REQUIRED WORK: Each record below needs to be copied out exactly as it stands.

Dataset entries:

Segment Open

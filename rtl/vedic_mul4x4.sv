// vedic_mul4x4: 4x4-bit unsigned Vedic multiplier.
//
// The operands are split into 2-bit halves, A = {AH, AL}, B = {BH, BL}.
// Four 2x2 Vedic multipliers form the partial products
//   m0 = BL*AL   (weight 1)     m1 = BH*AL, m2 = BL*AH (weight 4)
//   m3 = BH*AH   (weight 16)
// and the adder tree of the document sums them:
//   RCA1:  m2 + m1                      -> s1[3:0], carry c1 (weight 64)
//   RCA2:  s1 + {00, m0[3:2]}            -> s2[3:0], carry c2 (weight 64)
//   HA:    c1 + c2                       -> {hc, hs}
//   RCA3:  m3 + {hc, hs, s2[3:2]}        -> S7..S4 and Co
//   S3 S2 = s2[1:0],  S1 S0 = m0[1:0].
// Co is always 0 for 4-bit operands (15*15 = 225 < 256), and so is the half
// adder carry: RCA1 sums at most 9 + 9 = 18, and when it carries its low bits
// are at most 2, so RCA2 cannot carry as well (an assertion states this).
// Both are kept because the document's adder tree has them. Purely combinational: s = a * b
// after the ripple of three 4-bit adders.
// The structure and every connection follow the document's block diagram;
// the port names and the bit order of the half adder outputs on the last
// adder (carry above sum) are worked out from the weights.
module vedic_mul4x4 (
  input  logic [3:0] a,    // A3..A0
  input  logic [3:0] b,    // B3..B0
  output logic [7:0] s,    // product S7..S0
  output logic       co    // carry out of the last adder
);
  logic [3:0] m0, m1, m2, m3;   // 2x2 partial products
  logic [3:0] s1, s2;           // sums of the first and second adders
  logic       c1, c2;           // their carry outs
  logic       hs, hc;           // half adder sum and carry

  vedic_mul2x2 u_m3 (.a(a[3:2]), .b(b[3:2]), .q(m3));   // B3B2 x A3A2
  vedic_mul2x2 u_m2 (.a(a[3:2]), .b(b[1:0]), .q(m2));   // B1B0 x A3A2
  vedic_mul2x2 u_m1 (.a(a[1:0]), .b(b[3:2]), .q(m1));   // B3B2 x A1A0
  vedic_mul2x2 u_m0 (.a(a[1:0]), .b(b[1:0]), .q(m0));   // B1B0 x A1A0

  rca4 u_rca1 (.a(m2), .b(m1), .cin(1'b0), .sum(s1), .cout(c1));

  rca4 u_rca2 (.a(s1), .b({2'b00, m0[3:2]}), .cin(1'b0), .sum(s2), .cout(c2));

  half_adder u_ha (.a(c1), .b(c2), .sum(hs), .carry(hc));

  rca4 u_rca3 (.a(m3), .b({hc, hs, s2[3:2]}), .cin(1'b0), .sum(s[7:4]), .cout(co));

  // The two weight-64 carries are never set together.
  always_comb begin
    assert (!(c1 && c2)) else $error("vedic_mul4x4: both adder carries set");
  end

  assign s[3:2] = s2[1:0];
  assign s[1:0] = m0[1:0];
endmodule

Segment Closed

EXPECTED OUTPUT:
filename rtl/vedic_mul4x4.sv
// vedic_mul4x4: 4x4-bit unsigned Vedic multiplier.
//
// The operands are split into 2-bit halves, A = {AH, AL}, B = {BH, BL}.
// Four 2x2 Vedic multipliers form the partial products
//   m0 = BL*AL   (weight 1)     m1 = BH*AL, m2 = BL*AH (weight 4)
//   m3 = BH*AH   (weight 16)
// and the adder tree of the document sums them:
//   RCA1:  m2 + m1                      -> s1[3:0], carry c1 (weight 64)
//   RCA2:  s1 + {00, m0[3:2]}            -> s2[3:0], carry c2 (weight 64)
//   HA:    c1 + c2                       -> {hc, hs}
//   RCA3:  m3 + {hc, hs, s2[3:2]}        -> S7..S4 and Co
//   S3 S2 = s2[1:0],  S1 S0 = m0[1:0].
// Co is always 0 for 4-bit operands (15*15 = 225 < 256), and so is the half
// adder carry: RCA1 sums at most 9 + 9 = 18, and when it carries its low bits
// are at most 2, so RCA2 cannot carry as well (an assertion states this).
// Both are kept because the document's adder tree has them. Purely combinational: s = a * b
// after the ripple of three 4-bit adders.
// The structure and every connection follow the document's block diagram;
// the port names and the bit order of the half adder outputs on the last
// adder (carry above sum) are worked out from the weights.
module vedic_mul4x4 (
  input  logic [3:0] a,    // A3..A0
  input  logic [3:0] b,    // B3..B0
  output logic [7:0] s,    // product S7..S0
  output logic       co    // carry out of the last adder
);
  logic [3:0] m0, m1, m2, m3;   // 2x2 partial products
  logic [3:0] s1, s2;           // sums of the first and second adders
  logic       c1, c2;           // their carry outs
  logic       hs, hc;           // half adder sum and carry

  vedic_mul2x2 u_m3 (.a(a[3:2]), .b(b[3:2]), .q(m3));   // B3B2 x A3A2
  vedic_mul2x2 u_m2 (.a(a[3:2]), .b(b[1:0]), .q(m2));   // B1B0 x A3A2
  vedic_mul2x2 u_m1 (.a(a[1:0]), .b(b[3:2]), .q(m1));   // B3B2 x A1A0
  vedic_mul2x2 u_m0 (.a(a[1:0]), .b(b[1:0]), .q(m0));   // B1B0 x A1A0

  rca4 u_rca1 (.a(m2), .b(m1), .cin(1'b0), .sum(s1), .cout(c1));

  rca4 u_rca2 (.a(s1), .b({2'b00, m0[3:2]}), .cin(1'b0), .sum(s2), .cout(c2));

  half_adder u_ha (.a(c1), .b(c2), .sum(hs), .carry(hc));

  rca4 u_rca3 (.a(m3), .b({hc, hs, s2[3:2]}), .cin(1'b0), .sum(s[7:4]), .cout(co));

  // The two weight-64 carries are never set together.
  always_comb begin
    assert (!(c1 && c2)) else $error("vedic_mul4x4: both adder carries set");
  end

  assign s[3:2] = s2[1:0];
  assign s[1:0] = m0[1:0];
endmodule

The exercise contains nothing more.